The interior housing portions 16, 18 may also have ribs cooperating with the vanes 32, 43. As seen in FIGURE 5, ribs 44 (e.g., four ribs) are provided on the interior surface portion 16 which correspond to the ribs 32. Also, the inner surface 16 of the housing, as seen in FIGURE 5, has a configuration which mimics that of the external surface of the body 25 of the rotor 12. The inner surface 18 has ribs 45 extending therefrom, which are generally comparable to the ribs 43.

In the utilization of the mixer 10 heretofore described, as illustrated in FIGURE 1, the housing- first interior portion 16 and the rotor external surface 25 are configured so as to define a fluidization zone 23 having a constantly changing configuration creating an ever changing shear field in an axial plane, and in radial planes substantially perpendicular to the axial plane. Shear is thus generated in the radial plane where it is a function of radius for a given rotational speed, and in the axial plane the pulp velocity is a function of the cross section of the annulus 23. Also, a second fluidization zone 42 has a shear field generated in the radial plane, for further mixing action. Note also that the inlets 19, 20 and outlet 21 are spaced so that two different fluids (e.g., pulp and treatment liquid) introduced into the fluidization zone (annulus 23) are mixed before discharge of the mixed fluid through the outlet 21.

Utilizing the mixer 10, a method of mixing a fluid with cellulosic pulp having medium consistency (e.g., about 5-18%) throughout mixing may be practiced. The method • ^■ comprises the steps of: (a) Introducing the fluid (through 20), and pulp (through 19) having a consistency of about 5-18%, into a first fluidization annulus 23 in a first fluidization zone (within housing portion 15). (b) In the first fluidization annulus 23, fluidizing the pulp (by high speed rotation of the rotor 12 by the motor 14 through the shaft 13) while subjecting the pulp and fluid to a constantly changing shear field simultaneously developed in both radial and axial planes. And (c) discharging the pulp, with mixed in fluid, from the first fluidization zone (within housing portion 15, through outlet 21). Utilizing the apparatus 10 of FIGURE 1, step (c) is practiced to discharge the pulp, with mixed in fluid, into a second fluidization zone 42 in which the pulp with mixed in fluid is fluidized (by high speed rotation of disc 40 with vanes 43 thereon) while subjecting the pulp and fluid to a constantly changing shear field developed substantially only in a radial plane.

FIGURE 2 illustrates a mixer virtually identical to that of FIGURE 1 only it is run in "reverse". Components identical to those in FIGURE 1 are shown by the same reference numeral.
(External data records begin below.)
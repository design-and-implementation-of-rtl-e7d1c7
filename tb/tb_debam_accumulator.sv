// tb_debam_accumulator: self-checking test of the carry-save accumulation
// stage with five 16-bit rows, the 8 x 8 multiplier's configuration.
//
// Rows are random (any 16-bit value, so totals overflow 16 bits) or shaped
// like partial products (an 8-bit value shifted by its weight). The test
// checks that sum_row + carry_row equals the sum of the five rows modulo 2^16,
// and that the carry row's least significant bit is zero as it must be for a
// shifted carry. A watchdog ends the run if it stalls.
module tb_debam_accumulator;

  localparam int unsigned ROWS       = 5;
  localparam int unsigned W          = 16;
  localparam int unsigned VECTORS    = 5000;
  localparam int unsigned MAX_CYCLES = 2 * VECTORS + 1000;

  logic clk = 1'b0;
  always #5 clk = ~clk;

  int checks   = 0;
  int failures = 0;

  logic [ROWS-1:0][W-1:0] rows;
  logic [W-1:0]           sum_row, carry_row;

  debam_accumulator #(.ROWS(ROWS), .W(W)) dut (
    .rows(rows), .sum_row(sum_row), .carry_row(carry_row)
  );

  initial begin : watchdog
    repeat (MAX_CYCLES) @(posedge clk);
    failures++;
    $display("watchdog: test did not finish in %0d cycles", MAX_CYCLES);
    $display("TB_RESULT checks=%0d failures=%0d", checks, failures);
    $finish;
  end

  task automatic check_rows();
    longint unsigned total;
    #1;
    total = 0;
    for (int r = 0; r < int'(ROWS); r++) total += longint'(rows[r]);
    checks++;
    if (W'(longint'(sum_row) + longint'(carry_row)) != W'(total)) begin
      failures++;
      $display("FAIL rows=%h sum=%h carry=%h expected total=%h", rows, sum_row, carry_row, W'(total));
    end
    checks++;
    if (carry_row[0] != 1'b0) begin
      failures++;
      $display("FAIL carry row lsb set: %h", carry_row);
    end
  endtask

  initial begin : stimulus
    @(negedge clk);
    rows = '1;
    check_rows();
    for (int n = 0; n < VECTORS; n++) begin
      @(negedge clk);
      for (int r = 0; r < int'(ROWS); r++) rows[r] = W'($urandom);
      check_rows();
      @(negedge clk);
      for (int r = 0; r < int'(ROWS); r++) rows[r] = W'(($urandom & 9'h1FF) << r);
      check_rows();
    end
    $display("TB_RESULT checks=%0d failures=%0d", checks, failures);
    $finish;
  end

endmodule
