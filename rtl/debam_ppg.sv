// debam_ppg: partial product generation stage of the decoder-based
// approximate multiplier.
//
// The N-bit multiplier A is cut in two parts. Its low N-EXACT_BITS bits are
// taken in 2-bit groups {a[2k+1], a[2k]}; each group drives a debam_decoder
// whose N+1-bit output (0, B, 2B or B|2B) is placed at weight 2^(2k). The top
// EXACT_BITS bits each drive an exact AND row (and_pp_row) placed at the
// weight of that bit. With the 8-bit default this gives three decoder rows
// (a1a0, a3a2, a5a4) and two AND rows (a6, a7): five rows instead of the
// eight of an AND array, and any error stays in the rows of low weight.
//
// Interface: a (multiplier), b (multiplicand), both N bits; rows is a packed
// array of ROWS = (N-EXACT_BITS)/2 + EXACT_BITS rows of 2N bits, decoder rows
// first (lowest weight first), then the AND rows (lowest weight first).
// Timing: combinational.
module debam_ppg
  import debam_pkg::*;
#(
  parameter int unsigned N          = DEBAM_N,
  parameter int unsigned EXACT_BITS = DEBAM_EXACT_BITS,
  localparam int unsigned GROUPS    = (N - EXACT_BITS) / 2,
  localparam int unsigned ROWS      = GROUPS + EXACT_BITS
) (
  input  logic [N-1:0]                 a,
  input  logic [N-1:0]                 b,
  output logic [ROWS-1:0][2*N-1:0]     rows
);

  if ((N - EXACT_BITS) % 2 != 0 || EXACT_BITS > N) begin : g_bad_cfg
    $error("debam_ppg: N - EXACT_BITS must be even and not negative");
  end

  // Approximate rows from the 2-bit decoders.
  for (genvar k = 0; k < GROUPS; k++) begin : g_dec
    logic [N:0] dec_pp;

    debam_decoder #(.N(N)) u_dec (
      .sel(a[2*k+1 -: 2]),
      .b  (b),
      .pp (dec_pp)
    );

    assign rows[k] = {{(N-1){1'b0}}, dec_pp} << (2*k);
  end

  // Exact rows from AND gates for the most significant multiplier bits.
  for (genvar j = 0; j < EXACT_BITS; j++) begin : g_and
    logic [N-1:0] and_pp;

    and_pp_row #(.N(N)) u_and (
      .a_bit(a[N-EXACT_BITS+j]),
      .b    (b),
      .pp   (and_pp)
    );

    assign rows[GROUPS+j] = {{N{1'b0}}, and_pp} << (N - EXACT_BITS + j);
  end

endmodule
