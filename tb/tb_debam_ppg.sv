// tb_debam_ppg: exhaustive self-checking test of the partial product
// generation stage in its 8-bit configuration (three decoder rows, two exact
// AND rows).
//
// For every pair of operands each of the five 16-bit rows is compared with its
// expected value, worked out arithmetically: decoder row k holds 0, B, 2B or
// (B | 2B) for the code {a[2k+1], a[2k]}, shifted left by 2k; the AND rows
// hold a[6]*B << 6 and a[7]*B << 7. The test counts how often each decoder
// code reaches each group and fails if one never does. A watchdog ends the
// run if it stalls.
module tb_debam_ppg;

  localparam int unsigned N          = 8;
  localparam int unsigned EXACT_BITS = 2;
  localparam int unsigned GROUPS     = (N - EXACT_BITS) / 2;
  localparam int unsigned ROWS       = GROUPS + EXACT_BITS;
  localparam int unsigned MAX_CYCLES = (1 << (2 * N)) + 1000;

  logic clk = 1'b0;
  always #5 clk = ~clk;

  int checks   = 0;
  int failures = 0;
  int code_hits [GROUPS][4];

  logic [N-1:0]             a, b;
  logic [ROWS-1:0][2*N-1:0] rows;

  debam_ppg #(.N(N), .EXACT_BITS(EXACT_BITS)) dut (.a(a), .b(b), .rows(rows));

  initial begin : watchdog
    repeat (MAX_CYCLES) @(posedge clk);
    failures++;
    $display("watchdog: test did not finish in %0d cycles", MAX_CYCLES);
    $display("TB_RESULT checks=%0d failures=%0d", checks, failures);
    $finish;
  end

  initial begin : stimulus
    foreach (code_hits[g, c]) code_hits[g][c] = 0;
    for (int av = 0; av < (1 << N); av++) begin
      for (int bv = 0; bv < (1 << N); bv++) begin
        @(negedge clk);
        a = N'(av);
        b = N'(bv);
        #1;
        for (int k = 0; k < int'(GROUPS); k++) begin
          int code, value;
          code = (av >> (2 * k)) & 3;
          value = (code == 3) ? (bv | (bv << 1)) : code * bv;
          code_hits[k][code]++;
          checks++;
          if (int'(rows[k]) != (value << (2 * k))) begin
            failures++;
            if (failures <= 20) $display("FAIL decoder row %0d a=%h b=%h row=%h", k, a, b, rows[k]);
          end
        end
        for (int j = 0; j < int'(EXACT_BITS); j++) begin
          int bitpos;
          bitpos = int'(N - EXACT_BITS) + j;
          checks++;
          if (int'(rows[GROUPS+j]) != (((av >> bitpos) & 1) * bv) << bitpos) begin
            failures++;
            if (failures <= 20) $display("FAIL AND row %0d a=%h b=%h row=%h", j, a, b, rows[GROUPS+j]);
          end
        end
      end
    end
    foreach (code_hits[g, c]) begin
      checks++;
      if (code_hits[g][c] == 0) begin
        failures++;
        if (failures <= 20) $display("FAIL group %0d never saw code %0d", g, c);
      end
    end
    $display("TB_RESULT checks=%0d failures=%0d", checks, failures);
    $finish;
  end

endmodule
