// debam_mult: decoder-based approximate unsigned multiplier (DeBAM), N x N ->
// 2N bits, 8 x 8 -> 16 by default.
//
// Three stages, as in the design it follows:
//   1. debam_ppg builds the partial product rows. Pairs of low multiplier
//      bits drive 2-bit decoders that output 0, B, 2B or B|2B (the last one
//      standing in for 3B); the EXACT_BITS top multiplier bits use exact AND
//      rows. For N = 8 that is 5 rows instead of 8.
//   2. debam_accumulator reduces the rows to two with 3:2 carry-save adders.
//   3. rca, a ripple carry adder, adds the two rows into the product p.
// The only error source is the OR in the decoders for the code 11, so p is
// never above the exact product a*b and equals it whenever no low bit pair of
// a is 11. The carry out of the final adder is always zero, since
// p <= a*b < 2^(2N); an immediate assertion checks this in simulation.
// The order of the carry-save chain, the carry-in of the final adder (tied
// to 0) and the parameterisation in N are this design's own choices.
//
// Interface: a (multiplier, selects the decoders), b (multiplicand), p
// (approximate product). Timing: purely combinational; no clock or reset.
module debam_mult
  import debam_pkg::*;
#(
  parameter int unsigned N          = DEBAM_N,
  parameter int unsigned EXACT_BITS = DEBAM_EXACT_BITS
) (
  input  logic [N-1:0]   a,
  input  logic [N-1:0]   b,
  output logic [2*N-1:0] p
);

  localparam int unsigned ROWS = (N - EXACT_BITS) / 2 + EXACT_BITS;

  logic [ROWS-1:0][2*N-1:0] rows;
  logic [2*N-1:0]           sum_row;
  logic [2*N-1:0]           carry_row;
  logic                     rca_cout;

  debam_ppg #(.N(N), .EXACT_BITS(EXACT_BITS)) u_ppg (
    .a   (a),
    .b   (b),
    .rows(rows)
  );

  debam_accumulator #(.ROWS(ROWS), .W(2*N)) u_acc (
    .rows     (rows),
    .sum_row  (sum_row),
    .carry_row(carry_row)
  );

  rca #(.W(2*N)) u_rca (
    .a   (sum_row),
    .b   (carry_row),
    .cin (1'b0),
    .sum (p),
    .cout(rca_cout)
  );

  // The approximate product never exceeds a*b, so the final adder cannot
  // overflow 2N bits.
  always_comb begin
    assert (rca_cout == 1'b0)
      else $error("debam_mult: final adder overflowed");
  end

endmodule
The only significant difference in the FIGURE 2 embodiment is that the structure 19 is the outlet for pulp with mixed in chemical, while the structure 21 is the first inlet, and the structure 50 is the second inlet, for the chemical (taking the place of the inlet 20 in the FIGURE 1 embodiment) . When the embodiment of FIGURE 2 is operated, the pulp and fluid (introduced at 21 and 50) are passed into the second fluidization zone 42 first, and in that zone 42 the pulp is fluidized while the pulp and the fluid are subjected to a constantly changing shear field developed substantially only a radial plane. Then the pulp moves from the zone 42 into the annulus 23, ultimately being discharged through outlet 19.

While the rotor 12 has been illustrated with a disc 40, the disc 40 is optional. If the mixer 10 is operated without the disc 40, the inlet can be located at any angle between 10 and 90° with respect to the outlet, regardless of the direction of flow of pulp (and pulp with treatment fluid) .

It will thus be seen that according to the present invention the annular cross section through which the pulp and fluid to be intimately mixed therewith move varies, which generates an unsteady state shear field in two transverse planes thereby increasing the mixing efficiency.

While the invention has been described in connection with what is presently considered to be a preferred embodiment, it is to be understood that the invention is not to be limited to the disclosed embodiment, but on the contrary, is intended to cover various modifications and equivalent arrangements included within the spirit and scope of the appended claims.